NHKとの受信契約を結びたくない人がいま大注目しているのが、NHKの放送だけ見られなくする装置「イラネッチケー」です。というのも、イラネッチケーでNHK受信契約を断ろうとした視聴者が、NHKとの民事裁判で勝訴したためです。NHKが受信契約の裁判で負けるのはよくよくのこと。何があったのでしょう。


NHKが受信契約義務を争う裁判で負けたウラ事情


NHKの受信契約は結ぶ必要がない?

「イラネッチケー」は、テレビと受信アンテナを接続するケーブルに取り付ける周波数フィルターです。イラネッチケーのフィルターは、NHKがテレビ放送に利用する周波数帯のみカットする仕組みのため、取り付けるとNHKだけが受信不可能になります。

NHKがテレビで使う周波数帯は送信所ごとに違うため、イラネッチケーには地区ごとにカットする周波数が異なるバージョンが存在。

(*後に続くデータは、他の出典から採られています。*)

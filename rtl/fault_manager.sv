// fault_manager: system-level fault manager with outer CPC validation.
//
// Takes the RK decoder's verdict on one word (err, corrected, suspicious),
// the corrected data and the corrected CPC redundancy, and the three
// system-level indications (tamper detector, anomaly monitor, consistency
// check). The CPC checker re-validates the word the RK decoder accepted.
// Verdict, by priority:
//   EV_SUSPICIOUS  RK found a multi-symbol error it could not correct
//   EV_CPC_FAIL    RK accepted (clean or corrected) but the CPC disagrees:
//                  an RK miscorrection or an RK-undetected error
//   EV_SYSTEM      codes quiet, but a system-level input is raised
//   EV_CORRECTED   one symbol corrected and the CPC agrees
//   EV_CLEAN       nothing to report
// alarm is raised for the first three. The output word is withheld (driven
// to zero) when alarm is set, so a fault-affected result never leaves the
// module; corrected words are released. Two saturating counters record the
// corrected and the alarmed words, since a corrected event may still need to
// be logged. The verdict policy, the output suppression and the counters are
// this design's own choices.
// Timing: one register stage. A word presented with in_valid appears with
// out_valid on the next clock edge. Active-low synchronous reset.
module fault_manager
  import rk_pkg::*;
#(
  parameter int unsigned KBITS = 64,
  parameter int unsigned RO    = 4,
  parameter int unsigned CW    = 16      // event counter width
) (
  input  logic             clk,
  input  logic             rst_n,
  input  logic             in_valid,
  input  logic [KBITS-1:0] data,
  input  logic [RO-1:0]    cpc,
  input  logic             rk_err,
  input  logic             rk_corrected,
  input  logic             rk_suspicious,
  input  logic             tamper,
  input  logic             anomaly,
  input  logic             consistency_err,
  output logic             out_valid,
  output logic [KBITS-1:0] out_data,
  output logic             alarm,
  output event_t           event_class,
  output logic [CW-1:0]    n_corrected,
  output logic [CW-1:0]    n_alarm
);
  logic   cpc_ok;
  event_t ev;
  logic   ev_alarm;

  cpc_checker #(.KBITS(KBITS), .RO(RO)) u_chk (.x(data), .o(cpc), .ok(cpc_ok));

  always_comb begin
    if (rk_suspicious)                        ev = EV_SUSPICIOUS;
    else if (!cpc_ok)                         ev = EV_CPC_FAIL;
    else if (tamper || anomaly || consistency_err) ev = EV_SYSTEM;
    else if (rk_corrected)                    ev = EV_CORRECTED;
    else                                      ev = EV_CLEAN;
    ev_alarm = (ev == EV_SUSPICIOUS) || (ev == EV_CPC_FAIL) || (ev == EV_SYSTEM);
  end

  always_ff @(posedge clk) begin
    if (!rst_n) begin
      out_valid   <= 1'b0;
      out_data    <= '0;
      alarm       <= 1'b0;
      event_class <= EV_CLEAN;
      n_corrected <= '0;
      n_alarm     <= '0;
    end else begin
      out_valid <= in_valid;
      if (in_valid) begin
        out_data    <= ev_alarm ? '0 : data;
        alarm       <= ev_alarm;
        event_class <= ev;
        if (ev == EV_CORRECTED && n_corrected != '1) n_corrected <= n_corrected + 1'b1;
        if (ev_alarm && n_alarm != '1)                n_alarm     <= n_alarm + 1'b1;
      end
    end
  end

  // rk_err is implied by corrected/suspicious; kept on the interface so the
  // syndrome-level verdict is visible at system level.
  property p_flags_consistent;
    @(posedge clk) disable iff (!rst_n) in_valid |-> !(rk_corrected && rk_suspicious) &&
                                              ((rk_corrected || rk_suspicious) == rk_err);
  endproperty
  a_flags_consistent: assert property (p_flags_consistent);
endmodule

現在販売されているのは、東京スカイツリー(関東広域)・生駒山(関西広域)・瀬戸デジタルタワー(東海広域)に対応した地上波用と、BS放送用の4種類となっています。

放送法では、NHKとの受信契約について「協会(=NHK)の放送を受信することのできる受信設備を設置した者は、協会とその放送の受信についての契約をしなければならない」と定めています。そこで、イラネッチケーを取り付けNHKが受信不可能となった場合、受信契約を結ぶ必要がないとも考えられます。


NHK受信契約の必要がないと争う裁判

しかし、過去に「イラネチケーを取り付けたのでNHK受信契約の必要がない」と視聴者がNHK相手に争った裁判では、これまで視聴者側へ有利な判決は出ていません。まず、2016年に東京地裁で出た判決は、イラネッチケーは容易に取り外し可能という理由で、NHK受信契約の解約を認めませんでした。

そこで、イラネッチケーを接着剤等で固定して容易に外れないようにした状態にしたうえで、NHK受信契約の解約を争う裁判も行われています。しかし、こちらもNHK側の「固定されていても外すことが可能」という立証が認められてしまい、解約は認められませんでした。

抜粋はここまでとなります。